她笑得太得意忘形,竟然差點忘記了玉衍和祁舟辭在一起,她沖著那道極淡的視線勾唇一笑,臉龐上的小梨渦深陷。
旋即,她摟緊了祁舟辭的脖頸,微微踮起腳尖,下顎擱在祁舟辭的肩頭,對著玉衍無聲的做口型:“哥哥,偷窺可不是君子所為。”
玉衍眼底的神色轉濃,似嵌上了一層深濃的墨色,沒有半分玉微口中“偷窺”的自覺,不疾不徐地收回了視線。
這個妹妹似乎嫁給祁舟辭之後變了些性子。
玉衍又沒說話,玉微失了興趣,便只一心關注著蕭今的回答,她就不信蕭今會不生氣。
蕭今雖然也出身於百年世家,且心機深沉,但極易動怒,比起祁舟辭和玉衍運籌帷幄的喜怒不形於色,他到底欠了三分氣度修養,連氣質舉止上似乎都稍有欠缺。

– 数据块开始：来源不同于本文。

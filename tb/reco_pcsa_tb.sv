// reco_pcsa_tb: compare-select-add with recomputation on encoded operands.
// Runs a RESO instance (shift 1) and a RERO instance (rotate W/2) side by
// side on the same random operations, offered on random cycles. Checks:
// results against a reference computed here, err low without a fault,
// err high for every operation with an injected slice fault in the
// pm1+bm_a adder whose sum is selected (pm1 wins), acceptance of
// at most one operation every two cycles (in_ready), and results that
// appear after the fourth clock edge counting the accepting edge as the first.
module reco_pcsa_tb;
  import vit_pkg::*;
  localparam int unsigned W  = METRIC_W;
  localparam int unsigned KS = 1;
  localparam int unsigned KR = W / 2;

  typedef struct {
    logic [W-1:0] o1, o2;
    logic         d, faulty;
    int           t_in;
  } exp_t;

  logic          clk = 1'b0, rst, in_valid;
  logic [W-1:0]  pm1, pm2, bm_a, bm_b;
  logic [W+KS-1:0] fi_s;
  logic [W:0]    fi_r;
  logic          rdy_s, rdy_r, v_s, v_r, d_s, d_r, e_s, e_r;
  logic [W-1:0]  o1_s, o2_s, o1_r, o2_r;
  exp_t          q_s[$], q_r[$];
  int checks = 0, failures = 0, cyc = 0, last_acc = -10, n_acc = 0, n_det_s = 0, n_det_r = 0, n_stall = 0;

  reco_pcsa #(.ENC(ENC_RESO), .W(W), .K(KS)) u_s (
    .clk, .rst, .in_valid, .in_ready(rdy_s), .pm1, .pm2, .bm_a, .bm_b, .fi(fi_s),
    .out_valid(v_s), .out1(o1_s), .out2(o2_s), .dec(d_s), .err(e_s));
  reco_pcsa #(.ENC(ENC_RERO), .W(W), .K(KR)) u_r (
    .clk, .rst, .in_valid, .in_ready(rdy_r), .pm1, .pm2, .bm_a, .bm_b, .fi(fi_r),
    .out_valid(v_r), .out1(o1_r), .out2(o2_r), .dec(d_r), .err(e_r));

  always #5 clk = ~clk;

  initial begin
    repeat (30000) @(posedge clk);
    failures++;
    $display("TB_RESULT checks=%0d failures=%0d", checks, failures);
    $finish;
  end

  task automatic check(input logic cond, input string msg);
    checks++;
    if (!cond) begin
      failures++;
      $display("FAIL cycle %0d: %s", cyc, msg);
    end
  endtask

  task automatic take(ref exp_t qq[$], input logic [W-1:0] o1, input logic [W-1:0] o2,
                      input logic d, input logic e, input string nm, ref int ndet);
    exp_t x;
    if (qq.size() == 0) begin
      check(1'b0, {nm, " result without operation"});
      return;
    end
    x = qq.pop_front();
    check(cyc - x.t_in == 4, $sformatf("%s latency (got %0d)", nm, cyc - x.t_in));
    check(e == x.faulty, $sformatf("%s error flag (fault %0b)", nm, x.faulty));
    if (!x.faulty) check(o1 == x.o1 && o2 == x.o2 && d == x.d, {nm, " result values"});
    if (x.faulty && e) ndet++;
  endtask

  always @(posedge clk) begin
    if (!rst) begin
      if (in_valid && rdy_s) begin
        check(cyc - last_acc >= 2, "at most one operation per two cycles");
        last_acc <= cyc;
        n_acc++;
      end
      if (in_valid && !rdy_s) n_stall++;
      check(rdy_s == rdy_r, "both units ready together");
      if (v_s) take(q_s, o1_s, o2_s, d_s, e_s, "RESO", n_det_s);
      if (v_r) take(q_r, o1_r, o2_r, d_r, e_r, "RERO", n_det_r);
    end
    cyc <= cyc + 1;
  end

  initial begin
    rst = 1'b1; in_valid = 1'b0; fi_s = '0; fi_r = '0;
    {pm1, pm2, bm_a, bm_b} = '0;
    repeat (3) @(posedge clk);
    #1 rst = 1'b0;
    for (int i = 0; i < 600; i++) begin
      exp_t x;
      logic [W-1:0] df, mn;
      // hold each operation until it is accepted
      @(negedge clk);
      in_valid = ($urandom % 4) != 0;
      pm1  = W'($urandom);
      pm2  = (i % 16 == 3) ? pm1 : pm1 + W'($urandom % 8192) - W'(4096);
      bm_a = W'($urandom % 256);
      bm_b = W'($urandom % 256);
      x.faulty = ($urandom % 5) == 0;
      fi_s = x.faulty ? (W+KS)'(1) << ($urandom % (W + KS)) : '0;
      fi_r = x.faulty ? (W+1)'(1)  << ($urandom % (W + 1))  : '0;
      df   = pm1 - pm2;
      x.d  = !df[W-1] && df != 0;
      mn   = x.d ? pm2 : pm1;
      x.o1 = mn + bm_a;
      x.o2 = mn + bm_b;
      // a fault in the pm1+bm_a adder matters only when its sum is selected
      x.faulty = x.faulty && !x.d;
      while (in_valid && !rdy_s) begin
        @(negedge clk);
      end
      x.t_in = cyc;
      if (in_valid) begin
        q_s.push_back(x);
        q_r.push_back(x);
      end
    end
    @(negedge clk);
    in_valid = 1'b0;
    repeat (6) @(posedge clk);
    #1;
    check(q_s.size() == 0 && q_r.size() == 0, "all operations returned");
    check(n_stall > 0, "in_ready held an operation back");
    check(n_det_s > 0 && n_det_r > 0, "slice faults detected");
    $display("accepted %0d, held back %0d cycles, detected RESO %0d RERO %0d", n_acc, n_stall, n_det_s, n_det_r);
    $display("TB_RESULT checks=%0d failures=%0d", checks, failures);
    $finish;
  end
endmodule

果不其然,蕭今臉上的神色沉了下去,聲音也冷了三分:“祁少帥客氣。”
他頓了頓,皮笑肉不笑地道:“下次祁少帥去海城,一定讓蕭某一盡東道主之誼,以報祁少帥的盛情款待。”
他來北城月餘,與祁舟辭只正式交談過一次,還算不上愉快,便是那次在百色,他口裡的盛情款待是何意思不言而喻。

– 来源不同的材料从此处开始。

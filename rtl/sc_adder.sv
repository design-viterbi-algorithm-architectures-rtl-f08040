// sc_adder: self-checking N-bit ripple-carry adder.
//
// Every bit position holds two full adders fed with the same operand bits.
// The first gets the true ripple carry c[i] and produces the sum bit and the
// next carry. The second recomputes the sum with the complemented carry
// ~c[i]; for a fault-free slice its sum is the complement of the first, so
// (sum, recomputed sum) is a two-rail pair. The N pairs are merged by a chain
// of two-pair two-rail checkers; err rises when the final pair is not
// complementary. The sum leaving the adder is always the one made with the
// original carry. In addition each slice checks its two carry-outs: with
// carry-in 0 the carry-out cannot exceed the one made with carry-in 1, so the
// slice flags an error if carry-out(cin=0) & ~carry-out(cin=1).
// carries returns the internal carry into every bit, which lets the caller
// predict the parity of the sum: par(s) = par(a) ^ par(b) ^ ^carries.
// Purely combinational. The complemented-carry recomputation follows the
// published scheme; the chain-shaped checker tree and the carry check are choices of
// this design.
module sc_adder #(
  parameter int unsigned N = vit_pkg::METRIC_W
) (
  input  logic [N-1:0] a,
  input  logic [N-1:0] b,
  input  logic         cin,
  output logic [N-1:0] s,
  output logic         cout,
  output logic [N-1:0] carries,
  output logic         err
);
  logic [N:0]   c;       // true ripple carries
  logic [N-1:0] sr;      // sums recomputed with complemented carry
  logic [N-1:0] cr;      // carries recomputed with complemented carry
  logic [N-1:0] cbad;    // per-slice carry consistency failure
  logic [N-1:0] t0, t1;  // two-rail checker chain

  assign c[0] = cin;

  for (genvar i = 0; i < N; i++) begin : g_slice
    assign s[i]   = a[i] ^ b[i] ^ c[i];
    assign c[i+1] = (a[i] & b[i]) | (c[i] & (a[i] ^ b[i]));
    assign sr[i]  = a[i] ^ b[i] ^ ~c[i];
    assign cr[i]  = (a[i] & b[i]) | (~c[i] & (a[i] ^ b[i]));
    // carry made with cin=0 must not be above the one made with cin=1
    assign cbad[i] = c[i] ? (cr[i] & ~c[i+1]) : (c[i+1] & ~cr[i]);
  end

  assign t0[0] = s[0];
  assign t1[0] = sr[0];
  for (genvar i = 1; i < N; i++) begin : g_trc
    two_rail_checker u_trc (
      .x0(t0[i-1]), .x1(t1[i-1]), .y0(s[i]), .y1(sr[i]),
      .z0(t0[i]),   .z1(t1[i])
    );
  end

  assign cout    = c[N];
  assign carries = c[N-1:0];
  assign err     = ~(t0[N-1] ^ t1[N-1]) | (|cbad);
endmodule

玉微聽得有些不耐煩,蕭今的戰鬥力太弱,和祁舟辭根本不是一個段位,簡直不堪一擊,她小巧的手下滑,改為摟住祁舟辭的腰身,又突然想起手裡的包有些沉,她抬起頭,壓低聲音抱怨道:“夫君,包很沉。”
祁舟辭摟緊了玉微亂動的腰身,接過她遞過來的手包,安撫地順了順她柔軟的秀發,唇角笑意不減:“祁某若有機會去海城,一定讓蕭副參謀長盡東道主之誼,今天是在北城,百色就在彙興旁,蕭副參謀長請。”
蕭今本來就不想看見祁舟辭,祁舟辭剛才又主動提起了南城那批軍火,蕭今此刻更是著看祁舟辭都恨不得能直接用槍崩了他。

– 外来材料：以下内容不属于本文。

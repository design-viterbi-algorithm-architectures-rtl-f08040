// sc_adder_tb: self-checking ripple-carry adder at its default width.
// Random and corner operands with both carry-in values: the sum and carry-out
// must equal the integer sum, the error flag must stay low, and the exported
// carries must predict the sum parity (par(s) = par(a)^par(b)^^carries).
module sc_adder_tb;
  localparam int unsigned N = vit_pkg::METRIC_W;
  logic [N-1:0] a, b, s, carries;
  logic         cin, cout, err;
  logic [N:0]   ref_sum;
  int checks = 0, failures = 0;

  sc_adder dut (.a, .b, .cin, .s, .cout, .carries, .err);

  initial begin
    #1000000;
    failures++;
    $display("TB_RESULT checks=%0d failures=%0d", checks, failures);
    $finish;
  end

  task automatic try_one(input logic [N-1:0] ta, input logic [N-1:0] tb, input logic tc);
    a = ta; b = tb; cin = tc;
    #1;
    ref_sum = {1'b0, ta} + {1'b0, tb} + (N+1)'(tc);
    checks++;
    if ({cout, s} != ref_sum) begin
      failures++;
      $display("FAIL sum %h+%h+%b = %h exp %h", ta, tb, tc, {cout, s}, ref_sum);
    end
    checks++;
    if (err) begin
      failures++;
      $display("FAIL false error %h+%h+%b", ta, tb, tc);
    end
    checks++;
    if ((^s) != ((^ta) ^ (^tb) ^ (^carries))) begin
      failures++;
      $display("FAIL parity prediction %h+%h+%b", ta, tb, tc);
    end
  endtask

  initial begin
    try_one('0, '0, 1'b0);
    try_one('1, '0, 1'b1);
    try_one('1, '1, 1'b1);
    try_one({N{1'b1}}, N'(1), 1'b0);
    for (int i = 0; i < 2000; i++)
      try_one(N'($urandom), N'($urandom), 1'($urandom));
    $display("TB_RESULT checks=%0d failures=%0d", checks, failures);
    $finish;
  end
endmodule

但他心知現在殺了祁舟辭不可能全身而退,只能強行壓下了湧上心口的盛怒:“蕭某今日有要事在身,改日再敘。”
蕭今看向玉微。
玉微卻是乖巧地依偎在祁舟辭懷裡,半分的眼角餘光都沒分給他,只一心一意地眯著眼享受著祁舟辭輕緩的安撫。
蕭今心中怒妒交織,但也明白如今這種境地是他一手造成的,他不該也不能怨她,她當初有多絕望,也許,他如今一一嘗過之後她便會重新回到他身邊。
他最後深深看了一眼相擁的兩人,和祁舟辭皮笑肉不笑地短暫寒暄之後離去。
步伐聲起落間,蕭今的身影消失在彙興大門盡頭。